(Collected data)
• • •
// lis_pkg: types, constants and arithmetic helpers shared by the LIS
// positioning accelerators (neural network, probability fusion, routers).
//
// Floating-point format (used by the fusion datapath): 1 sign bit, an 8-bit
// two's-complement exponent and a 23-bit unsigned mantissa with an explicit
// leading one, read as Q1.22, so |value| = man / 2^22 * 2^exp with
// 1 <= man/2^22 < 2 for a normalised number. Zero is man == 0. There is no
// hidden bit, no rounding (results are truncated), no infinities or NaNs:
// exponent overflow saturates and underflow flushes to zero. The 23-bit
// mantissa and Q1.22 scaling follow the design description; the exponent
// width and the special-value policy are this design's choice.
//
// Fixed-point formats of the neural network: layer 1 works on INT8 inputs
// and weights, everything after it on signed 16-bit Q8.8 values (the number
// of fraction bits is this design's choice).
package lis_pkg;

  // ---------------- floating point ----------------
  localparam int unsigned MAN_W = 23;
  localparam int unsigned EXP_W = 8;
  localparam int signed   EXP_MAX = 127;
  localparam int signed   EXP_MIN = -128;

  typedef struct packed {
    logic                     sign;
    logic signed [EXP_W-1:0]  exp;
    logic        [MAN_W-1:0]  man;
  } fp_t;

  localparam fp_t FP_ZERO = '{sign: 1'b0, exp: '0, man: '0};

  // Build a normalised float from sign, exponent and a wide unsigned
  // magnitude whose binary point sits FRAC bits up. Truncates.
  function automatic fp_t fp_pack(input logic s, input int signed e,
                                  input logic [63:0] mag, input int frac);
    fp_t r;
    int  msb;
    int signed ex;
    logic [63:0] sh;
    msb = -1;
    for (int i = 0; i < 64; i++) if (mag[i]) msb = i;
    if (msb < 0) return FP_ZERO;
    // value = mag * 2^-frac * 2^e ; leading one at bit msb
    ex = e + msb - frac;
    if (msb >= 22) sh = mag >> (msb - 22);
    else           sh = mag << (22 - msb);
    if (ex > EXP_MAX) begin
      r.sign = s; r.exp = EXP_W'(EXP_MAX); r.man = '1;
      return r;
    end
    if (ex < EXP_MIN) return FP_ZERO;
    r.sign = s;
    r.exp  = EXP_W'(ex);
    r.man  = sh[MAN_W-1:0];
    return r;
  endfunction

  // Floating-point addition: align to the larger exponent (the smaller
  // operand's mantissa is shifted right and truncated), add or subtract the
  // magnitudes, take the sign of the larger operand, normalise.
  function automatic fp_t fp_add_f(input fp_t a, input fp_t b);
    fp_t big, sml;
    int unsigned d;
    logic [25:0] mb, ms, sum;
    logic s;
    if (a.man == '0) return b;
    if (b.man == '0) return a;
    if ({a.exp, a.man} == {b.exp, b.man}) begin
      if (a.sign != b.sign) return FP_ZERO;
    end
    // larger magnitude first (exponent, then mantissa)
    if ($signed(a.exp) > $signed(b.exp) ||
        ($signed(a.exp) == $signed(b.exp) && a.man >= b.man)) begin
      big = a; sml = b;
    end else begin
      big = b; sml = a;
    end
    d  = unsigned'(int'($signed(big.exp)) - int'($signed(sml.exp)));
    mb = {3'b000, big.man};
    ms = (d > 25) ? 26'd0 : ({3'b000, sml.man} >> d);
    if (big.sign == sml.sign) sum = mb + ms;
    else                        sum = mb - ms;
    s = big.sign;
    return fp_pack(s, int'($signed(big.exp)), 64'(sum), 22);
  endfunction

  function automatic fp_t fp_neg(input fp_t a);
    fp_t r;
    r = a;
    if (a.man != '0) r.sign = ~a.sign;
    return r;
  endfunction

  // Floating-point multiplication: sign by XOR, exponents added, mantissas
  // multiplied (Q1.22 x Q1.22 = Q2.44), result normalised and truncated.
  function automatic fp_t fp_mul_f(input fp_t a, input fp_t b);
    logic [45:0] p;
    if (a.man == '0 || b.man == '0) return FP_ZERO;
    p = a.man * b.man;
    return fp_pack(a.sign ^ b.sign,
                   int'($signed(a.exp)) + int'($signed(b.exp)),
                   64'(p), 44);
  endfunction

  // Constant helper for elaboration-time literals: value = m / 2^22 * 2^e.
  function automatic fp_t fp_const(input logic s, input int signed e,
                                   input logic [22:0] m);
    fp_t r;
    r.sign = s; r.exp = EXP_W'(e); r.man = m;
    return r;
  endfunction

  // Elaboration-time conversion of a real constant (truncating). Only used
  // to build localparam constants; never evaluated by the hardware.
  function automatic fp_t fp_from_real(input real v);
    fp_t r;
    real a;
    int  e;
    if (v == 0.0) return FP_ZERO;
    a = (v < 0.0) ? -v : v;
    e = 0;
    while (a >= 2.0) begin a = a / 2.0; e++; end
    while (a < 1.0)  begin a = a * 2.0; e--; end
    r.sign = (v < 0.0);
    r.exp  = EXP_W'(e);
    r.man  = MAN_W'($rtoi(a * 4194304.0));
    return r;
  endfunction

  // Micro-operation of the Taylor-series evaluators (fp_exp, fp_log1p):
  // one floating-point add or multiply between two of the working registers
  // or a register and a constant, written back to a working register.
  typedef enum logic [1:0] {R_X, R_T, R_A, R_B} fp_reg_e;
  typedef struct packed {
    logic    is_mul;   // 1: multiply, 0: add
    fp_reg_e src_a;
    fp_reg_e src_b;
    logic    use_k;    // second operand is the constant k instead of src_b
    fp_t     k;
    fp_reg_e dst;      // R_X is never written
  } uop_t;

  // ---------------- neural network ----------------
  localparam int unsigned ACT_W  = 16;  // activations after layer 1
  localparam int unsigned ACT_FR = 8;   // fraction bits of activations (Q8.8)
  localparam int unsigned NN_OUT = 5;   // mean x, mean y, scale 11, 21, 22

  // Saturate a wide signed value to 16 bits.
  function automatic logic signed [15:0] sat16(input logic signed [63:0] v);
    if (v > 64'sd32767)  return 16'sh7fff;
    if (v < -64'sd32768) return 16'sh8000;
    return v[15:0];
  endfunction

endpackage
• • •
- **WHAT THIS TASK INVOLVES**: What is needed is each line from the records with the word "wide" in it.

- **OUTPUT OF THE EXERCISE**:
  // Build a normalised float from sign, exponent and a wide unsigned
  // Saturate a wide signed value to 16 bits.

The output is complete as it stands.